An der Roten Flora im Schanzenviertel waren zuvor gegen 15 Uhr verschiedene Redebeiträge zu der Situation der Flüchtlinge aus Lampedusa und den Räumungsdrohungen gegen das Zentrum gehalten worden. Bunte Feuerwerksraketen stiegen in den Himmel, Transparente wie „Es geht ums Ganze“ flatterten im Wind. Nach dem Stopp flogen Steine, Flaschen und Feuerwerkskörper auf die Polizisten.
Die Polizei erklärte, dass Beamte schon gleich zu Beginn von einer Brücke aus mit Steinen beworfen worden seien. Doch ganz offensichtlich war es die Strategie der Einsatzleitung, diese Demonstration nicht aus dem Viertel zu lassen. Keine 30 Minuten nach dem Beginn, gegen 15.30 Uhr, erklärte die Polizei über den Lautsprecher eines Wasserwerfers die Demonstration für aufgelöst.

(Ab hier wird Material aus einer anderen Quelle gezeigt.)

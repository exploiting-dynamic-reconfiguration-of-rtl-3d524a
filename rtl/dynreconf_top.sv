// Top level: the two dynamically reconfigurable FPGA systems, side by side.
//
// Both systems attach a reconfigurable region (dynamic area) to an embedded CPU through a
// wrapper, the dock, which gives the region a bus address range, a data register with a
// write strobe and a read channel. They differ in the bus:
//  * sys32: 32-bit dock on the on-chip peripheral bus; every transfer is a CPU load or
//    store. Its dynamic area holds the pattern matcher, the pixel accelerators and the key hash.
//  * sys64: 64-bit dock on the processor local bus, with a DMA engine (bus master), an
//    output FIFO of 2047 results and an interrupt line. Its larger dynamic area also holds
//    the SHA-1 engine.
// The CPU, bus arbiters, bridge, memory controllers, UART and configuration controller are
// vendor parts and stay outside: their side of each dock is a port here. The bus ports use
// a simple request/acknowledge handshake in place of the vendor bus protocols. The
// configuration currently loaded into each dynamic area (what the configuration controller
// would write through the internal configuration port) is the cfg32/cfg64 input. Each
// system has its own clock and reset (the published systems run their buses at 50 MHz and
// 100 MHz).
module dynreconf_top #(
  parameter logic [31:0] DOCK32_BASE = 32'h8000_0000,
  parameter logic [31:0] DOCK64_BASE = 32'h8000_0000
) (
  // 32-bit system
  input  logic        clk32,
  input  logic        rst32,
  input  logic [2:0]  cfg32,
  input  logic        opb_req,
  input  logic        opb_we,
  input  logic [31:0] opb_addr,
  input  logic [31:0] opb_wdata,
  output logic        opb_ack,
  output logic [31:0] opb_rdata,
  // 64-bit system
  input  logic        clk64,
  input  logic        rst64,
  input  logic [2:0]  cfg64,
  input  logic        plb_req,
  input  logic        plb_we,
  input  logic [31:0] plb_addr,
  input  logic [7:0]  plb_be,
  input  logic [63:0] plb_wdata,
  output logic        plb_ack,
  output logic [63:0] plb_rdata,
  output logic        dma_req,
  output logic        dma_we,
  output logic [31:0] dma_addr,
  output logic [63:0] dma_wdata,
  input  logic        dma_ack,
  input  logic [63:0] dma_rdata,
  output logic        irq64
);
  // 32-bit system
  logic [31:0] c32_din, c32_dout;
  logic        c32_wr, c32_dout_valid;

  opb_dock #(.BASE(DOCK32_BASE)) u_opb_dock (
    .clk(clk32), .rst(rst32),
    .s_req(opb_req), .s_we(opb_we), .s_addr(opb_addr), .s_wdata(opb_wdata),
    .s_ack(opb_ack), .s_rdata(opb_rdata),
    .da_din(c32_din), .da_wr(c32_wr), .da_dout(c32_dout)
  );

  // the 32-bit dock has no FIFO: dout_valid is not used
  dyn_area #(.W(32), .HAS_SHA1(1'b0)) u_da32 (
    .clk(clk32), .rst(rst32), .cfg(cfg32),
    .din(c32_din), .wr(c32_wr), .dout(c32_dout), .dout_valid(c32_dout_valid)
  );

  // 64-bit system
  logic [63:0] c64_din, c64_dout;
  logic        c64_wr, c64_dout_valid;

  plb_dock #(.BASE(DOCK64_BASE)) u_plb_dock (
    .clk(clk64), .rst(rst64),
    .s_req(plb_req), .s_we(plb_we), .s_addr(plb_addr), .s_be(plb_be), .s_wdata(plb_wdata),
    .s_ack(plb_ack), .s_rdata(plb_rdata),
    .m_req(dma_req), .m_we(dma_we), .m_addr(dma_addr), .m_wdata(dma_wdata),
    .m_ack(dma_ack), .m_rdata(dma_rdata),
    .da_din(c64_din), .da_wr(c64_wr), .da_dout(c64_dout), .da_dout_valid(c64_dout_valid),
    .irq(irq64)
  );

  dyn_area #(.W(64), .HAS_SHA1(1'b1)) u_da64 (
    .clk(clk64), .rst(rst64), .cfg(cfg64),
    .din(c64_din), .wr(c64_wr), .dout(c64_dout), .dout_valid(c64_dout_valid)
  );
endmodule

Viele Demonstranten im hinteren Bereich wanderten in Richtung Hamburger City, für die ein Demonstrationsverbot verhängt worden und die zum Gefahrengebiet erklärt worden war. Dort standen 2.000 Beamte bereit, um die demofreie Zone durchzusetzen. Dennoch kam es zu Spontandemos gegen den SPD-Senat. An die 4.000 Polizisten waren nach taz-Informationen insgesamt im Einsatz.
Heftige Schlägereien
Auf dem Schulterblatt kam es zwischen den ersten Reihen von Demonstranten und der Polizei unter „Haut ab“-Rufen zu heftigen Schlägereien. Kaum waren sie wenige Meter voneinander entfernt, setzte die Polizei sofort Wasserwerfer ein. Die Demonstranten warfen verstärkt Steine und Flaschen. Vom Lautsprecherwagen sagte die Demoleitung in Richtung Polizei: „Die gewalttätigen Angriffe auf eine erlaubte Demonstration sind zu unterlassen." Auf der Straße gingen aber immer wieder Polizeigruppen mit Schlagstöcken und Pfefferspray gegen Demonstranten vor, die die Beamten nun mit allem beschmissen, was auf der Straße war.

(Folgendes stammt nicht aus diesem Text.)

// End-to-end test of both systems at the default sizes (2047-entry output FIFO).
//
// 32-bit system, CPU-driven over its bus: the pattern matcher scans an image band and
// every result is checked against a direct count; then the area is reconfigured for
// brightness, blending and fade and each is checked with random pixels; then for the key
// hash, checked on one key.
// 64-bit system: SHA-1 of "abc" sent with 32-bit (half-word lane) stores; brightness on
// 3000 64-bit words by block-interleaved DMA, which must stop at the FIFO high mark and
// drain at least twice; CPU-driven capture until the FIFO is full and overflows; a
// drain-only DMA; a scatter-gather DMA over a chain of two descriptors; interrupts raised
// and cleared.
// Each mechanism is counted and a mechanism that never happened counts as a failure.
module tb_dynreconf_top;
  import dock_pkg::*;
  localparam logic [31:0] BASE = 32'h8000_0000;

  logic clk32 = 0, rst32 = 1, clk64 = 0, rst64 = 1;
  logic [2:0]  cfg32 = CFG_EMPTY, cfg64 = CFG_EMPTY;
  logic        opb_req = 0, opb_we = 0, opb_ack;
  logic [31:0] opb_addr = '0, opb_wdata = '0, opb_rdata;
  logic        plb_req = 0, plb_we = 0, plb_ack;
  logic [31:0] plb_addr = '0;
  logic [7:0]  plb_be = '0;
  logic [63:0] plb_wdata = '0, plb_rdata;
  logic        dma_req, dma_we, dma_ack, irq64;
  logic [31:0] dma_addr;
  logic [63:0] dma_wdata, dma_rdata;
  int checks = 0, failures = 0;
  // mechanism counters
  int n_strobe32 = 0, n_strobe64 = 0, n_reconf = 0, n_drain = 0, n_highmark = 0;
  int n_full = 0, n_ovf = 0, n_irq = 0, n_pack = 0, n_sha_block = 0, n_desc = 0, n_hash = 0;

  dynreconf_top dut (.*);
  mem_model #(.MAW(14)) u_mem (.clk(clk64), .req(dma_req), .we(dma_we), .addr(dma_addr),
                               .wdata(dma_wdata), .ack(dma_ack), .rdata(dma_rdata));

  always #10 clk32 = !clk32;  // 50 MHz
  always #5  clk64 = !clk64;  // 100 MHz

  // mechanism monitors
  logic was_settle = 0, irq_q = 0;
  always @(posedge clk32) if (!rst32 && dut.c32_wr) n_strobe32++;
  always @(posedge clk64) if (!rst64) begin
    if (dut.c64_wr) n_strobe64++;
    was_settle <= (dut.u_plb_dock.u_dma.state == DMA_SETTLE);
    if (was_settle && dut.u_plb_dock.u_dma.state == DMA_DRAIN) n_drain++;
    if (dut.u_plb_dock.u_dma.state == DMA_PUSH && dut.u_plb_dock.f_count >= 11'(2047 - 16)) n_highmark++;
    if (dut.u_plb_dock.f_full && !dut.u_plb_dock.full_q) n_full++;
    if (dut.u_plb_dock.f_ovf) n_ovf++;
    irq_q <= irq64;
    if (irq64 && !irq_q) n_irq++;
    if (dut.u_da64.g_sha1.u_sha.dout_valid) n_sha_block++;
    if (dut.u_plb_dock.u_dma.state == DMA_DESC && dma_ack && dut.u_plb_dock.u_dma.didx_q == 2'd3)
      n_desc++;
  end
  always @(posedge clk32) if (!rst32 && dut.u_da32.u_bl.dout_valid) n_pack++;
  always @(posedge clk32) if (!rst32 && dut.u_da32.u_kh.dout_valid) n_hash++;

  task automatic check(input bit ok, input string what);
    checks++;
    if (!ok) begin failures++; $display("FAIL: %s", what); end
  endtask

  // ---- 32-bit system bus access
  task automatic opb(input bit we, input logic [7:0] off, input logic [31:0] wd,
                     output logic [31:0] rd);
    int cyc = 0;
    opb_req = 1; opb_we = we; opb_addr = BASE | 32'(off); opb_wdata = wd;
    do begin @(posedge clk32); #1; cyc++; end while (!opb_ack && cyc < 20);
    check(opb_ack, "32-bit bus ack");
    rd = opb_rdata;
    opb_req = 0;
    @(posedge clk32); #1;
  endtask
  task automatic w32(input logic [31:0] v);
    logic [31:0] rd;
    opb(1, 8'h0, v, rd);
  endtask
  task automatic r32(output logic [31:0] v);
    opb(0, 8'h0, '0, v);
  endtask
  task automatic reconf32(input cfg_e c);
    cfg32 = c; n_reconf++;
    repeat (2) @(posedge clk32); #1;
  endtask

  // ---- 64-bit system bus access
  task automatic plb(input bit we, input logic [7:0] off, input logic [7:0] be,
                     input logic [63:0] wd, output logic [63:0] rd);
    int cyc = 0;
    plb_req = 1; plb_we = we; plb_addr = BASE | 32'(off); plb_be = be; plb_wdata = wd;
    do begin @(posedge clk64); #1; cyc++; end while (!plb_ack && cyc < 20);
    check(plb_ack, "64-bit bus ack");
    rd = plb_rdata;
    plb_req = 0;
    @(posedge clk64); #1;
  endtask
  task automatic w64(input logic [7:0] off, input logic [63:0] v);
    logic [63:0] rd;
    plb(1, off, 8'hFF, v, rd);
  endtask
  task automatic r64(input logic [7:0] off, output logic [63:0] v);
    plb(0, off, 8'hFF, '0, v);
  endtask
  // a 32-bit CPU store into the lower half of the data register
  task automatic st32(input logic [31:0] v);
    logic [63:0] rd;
    plb(1, 8'h04, 8'h0F, {32'h0, v}, rd);
  endtask
  task automatic wait_irq(input int limit);
    int t = 0;
    while (!irq64 && t < limit) begin @(posedge clk64); #1; t++; end
    check(irq64, "interrupt");
  endtask

  // ---- reference models
  function automatic logic [7:0] bright(input logic [7:0] p, input int k);
    int s = int'(p) + k;
    return (s < 0) ? 8'd0 : (s > 255) ? 8'd255 : 8'(s);
  endfunction
  function automatic logic [7:0] fade(input logic [7:0] a, input logic [7:0] b, input int f);
    int prod = (int'(a) - int'(b)) * f;
    int q = (prod >= 0) ? prod / 256 : -((-prod + 255) / 256);
    return 8'(int'(b) + q);
  endfunction

  initial begin
    repeat (400000) @(posedge clk64);
    failures++;
    $display("TB_RESULT checks=%0d failures=%0d", checks, failures);
    $finish;
  end

  // ---------------- 32-bit system ----------------
  bit done32 = 0;
  initial begin
    logic [7:0] pat [8];
    logic [7:0] cols [$];
    logic [31:0] r, v, v2;
    int k, f, e;
    repeat (3) @(posedge clk32);
    #1 rst32 = 0;
    // pattern matching over a 64-column band
    reconf32(CFG_PATTERN);
    for (int i = 0; i < 8; i++) begin
      pat[i] = 8'($urandom);
      w32({1'b1, 4'b0, 3'(i), 16'b0, pat[i]});
    end
    for (int c = 0; c < 64; c++) begin
      cols.push_back(8'($urandom));
      w32({24'b0, cols[$]});
      repeat (2) @(posedge clk32); #1;
      r32(r);
      e = 0;
      for (int i = 0; i < 8; i++)
        for (int j = 0; j < 8; j++)
          if (((cols.size() > j) ? cols[cols.size() - 1 - j][i] : 1'b0) == pat[i][j]) e++;
      check(r == 32'(e), $sformatf("pattern count %0d expected %0d", r, e));
    end
    // brightness
    reconf32(CFG_BRIGHTNESS);
    k = -40;
    w32(32'(k));
    repeat (50) begin
      v = $urandom; w32(v); r32(r);
      for (int p = 0; p < 4; p++) check(r[8*p +: 8] == bright(v[8*p +: 8], k), "32-bit brightness");
    end
    // blending
    reconf32(CFG_BLEND);
    repeat (50) begin
      v = $urandom; v2 = $urandom;
      w32(v); w32(v2); r32(r);
      for (int p = 0; p < 2; p++) begin
        check(r[8*p +: 8] == bright(v[8*p +: 8], int'(v[16 + 8*p +: 8])), "32-bit blend low");
        check(r[16 + 8*p +: 8] == bright(v2[8*p +: 8], int'(v2[16 + 8*p +: 8])), "32-bit blend high");
      end
    end
    // fade
    reconf32(CFG_FADE);
    f = 77;
    w32(32'(f));
    repeat (50) begin
      v = $urandom; v2 = $urandom;
      w32(v); w32(v2); r32(r);
      for (int p = 0; p < 2; p++) begin
        check(r[8*p +: 8] == fade(v[8*p +: 8], v[16 + 8*p +: 8], f), "32-bit fade low");
        check(r[16 + 8*p +: 8] == fade(v2[8*p +: 8], v2[16 + 8*p +: 8], f), "32-bit fade high");
      end
    end
    // key hash of a 36-byte key, k[i] = (37 i + 11) mod 256, initial value 0x12345678; the
    // expected value is a fixed result of the hash's reference C code
    reconf32(CFG_HASH);
    w32(32'd36);
    w32(32'h1234_5678);
    for (int i = 0; i < 9; i++)
      w32({8'((37 * (4*i + 3) + 11) & 255), 8'((37 * (4*i + 2) + 11) & 255),
           8'((37 * (4*i + 1) + 11) & 255), 8'((37 * (4*i) + 11) & 255)});
    r32(r);
    check(r == 32'hC64E6D90, "32-bit key hash");
    done32 = 1;
  end

  // ---------------- 64-bit system ----------------
  initial begin
    logic [31:0] abc [16];
    logic [31:0] h [5];
    logic [63:0] r;
    int k, n;
    for (int i = 0; i < 2**14; i++) u_mem.mem[i] = '0;
    repeat (3) @(posedge clk64);
    #1 rst64 = 0;
    w64(8'h30, 64'h0700);  // enable interrupts
    // SHA-1 of "abc" with 32-bit CPU stores
    cfg64 = CFG_SHA1; n_reconf++;
    repeat (2) @(posedge clk64); #1;
    abc = '{32'h61626380, 0, 0, 0, 0, 0, 0, 0, 0, 0, 0, 0, 0, 0, 0, 32'h00000018};
    h = '{32'hA9993E36, 32'h4706816A, 32'hBA3E2571, 32'h7850C26C, 32'h9CD0D89D};
    st32(32'h1000_0000);
    for (int i = 0; i < 16; i++) st32(abc[i]);
    repeat (90) @(posedge clk64); #1;
    for (int i = 0; i < 5; i++) begin
      st32(32'h3000_0000 | 32'(i));
      r64(8'h00, r);
      check(r[31:0] == h[i], $sformatf("SHA-1 H%0d", i));
    end
    // brightness by block-interleaved DMA: 3000 words through the 2047-entry FIFO
    cfg64 = CFG_BRIGHTNESS; n_reconf++;
    repeat (2) @(posedge clk64); #1;
    k = 25;
    w64(8'h00, 64'(k));
    n = 3000;
    for (int i = 0; i < n; i++) u_mem.mem[i] = {$urandom, $urandom};
    w64(8'h10, 64'h0);       // source: word 0
    w64(8'h18, 64'h8000);    // destination: word 4096
    w64(8'h20, 64'(n));
    w64(8'h28, 64'h3);       // capture + start
    wait_irq(200000);
    for (int i = 0; i < n; i++)
      for (int p = 0; p < 8; p++)
        if (u_mem.mem[4096 + i][8*p +: 8] != bright(u_mem.mem[i][8*p +: 8], k))
          check(0, $sformatf("DMA brightness word %0d", i));
    check(1, "DMA brightness words");
    check(u_mem.mem[4096 + n] == '0, "DMA wrote nothing past the end");
    r64(8'h30, r);
    check(r[0] && !r[2], "done pending, no overflow");
    w64(8'h30, 64'h0707);
    // CPU-driven capture until the FIFO is full and then overflows
    for (int i = 0; i < 2048; i++) w64(8'h00, 64'(i));
    repeat (3) @(posedge clk64); #1;
    r64(8'h28, r);
    check(r[16] == 1'b1 && r[14:4] == 11'd2047, "FIFO full at 2047");
    check(irq64, "full/overflow interrupt");
    r64(8'h30, r);
    check(r[1] && r[2], "full and overflow pending");
    w64(8'h30, 64'h0707);
    // drain-only DMA to word 8192
    w64(8'h18, 64'h10000);
    w64(8'h20, 64'h0);
    w64(8'h28, 64'h3);
    wait_irq(100000);
    for (int i = 0; i < 2047; i++)
      for (int p = 0; p < 8; p++)
        if (u_mem.mem[8192 + i][8*p +: 8] != bright(8'(i >> (8*p)), k))
          check(0, $sformatf("drained word %0d", i));
    check(1, "drained words");
    r64(8'h28, r);
    check(r[15] == 1'b1, "FIFO empty after drain");
    // scatter-gather: brightness on two blocks, descriptors at words 12000 and 12004
    w64(8'h30, 64'h0707);
    u_mem.mem[12000] = 64'h0;     u_mem.mem[12001] = 64'h13880;  // words 0..99 -> 10000
    u_mem.mem[12002] = 64'd100;   u_mem.mem[12003] = 64'h17720;
    u_mem.mem[12004] = 64'hFA0;   u_mem.mem[12005] = 64'h13EC0;  // words 500..549 -> 10200
    u_mem.mem[12006] = 64'd50;    u_mem.mem[12007] = 64'h0;
    w64(8'h10, 64'h17700);
    w64(8'h28, 64'h7);       // chain + capture + start
    wait_irq(100000);
    for (int i = 0; i < 150; i++) begin
      k = (i < 100) ? i : 400 + i;   // source word of output i
      for (int p = 0; p < 8; p++)
        if (u_mem.mem[10000 + (i < 100 ? i : 100 + i)][8*p +: 8] != bright(u_mem.mem[k][8*p +: 8], 25))
          check(0, $sformatf("chained DMA output %0d", i));
    end
    check(1, "chained DMA words");
    w64(8'h30, 64'h0707);
    wait (done32);
    // every named mechanism must have happened
    check(n_strobe32 > 0, "32-bit write strobes");
    check(n_strobe64 > 0, "64-bit write strobes");
    check(n_reconf >= 6, "reconfigurations");
    check(n_drain >= 2, $sformatf("DMA fill/drain rounds = %0d", n_drain));
    check(n_highmark >= 1, "DMA stopped at the FIFO high mark");
    check(n_full >= 1, "FIFO full");
    check(n_ovf >= 1, "FIFO overflow");
    check(n_irq >= 3, "interrupts");
    check(n_pack >= 1, "packed blend results");
    check(n_sha_block >= 1, "SHA-1 blocks");
    check(n_desc >= 2, "DMA descriptors read");
    check(n_hash >= 1, "key hashes");
    $display("mechanisms: strobe32=%0d strobe64=%0d reconf=%0d drain=%0d highmark=%0d full=%0d ovf=%0d irq=%0d pack=%0d sha=%0d desc=%0d hash=%0d",
             n_strobe32, n_strobe64, n_reconf, n_drain, n_highmark, n_full, n_ovf, n_irq, n_pack, n_sha_block,
             n_desc, n_hash);
    $display("TB_RESULT checks=%0d failures=%0d", checks, failures);
    $finish;
  end
endmodule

Kleine Einheiten der Polizei rannten in die Demo, Autonome schlugen sie zurück. Vor der Roten Flora gingen sich Beamte und Demonstranten direkt an. Polizeikräfte fielen über hingeschmissene Mülleimer und Bänke, Demonstranten sackten durch den Einsatz von Pfefferspray zusammen. „Es gab mehrere Verletzte auf beiden Seiten“, sagte Polizeisprecher Mirko Streiber der taz. Genaue Zahlen waren noch nicht bekannt.
Sprechchöre von Vermummten
Gut eine Stunde standen mehrere Tausend Menschen auf dem Schulterblatt eingekesselt. Besucher von Restaurants an der Straße durften nicht aus dem Viertel.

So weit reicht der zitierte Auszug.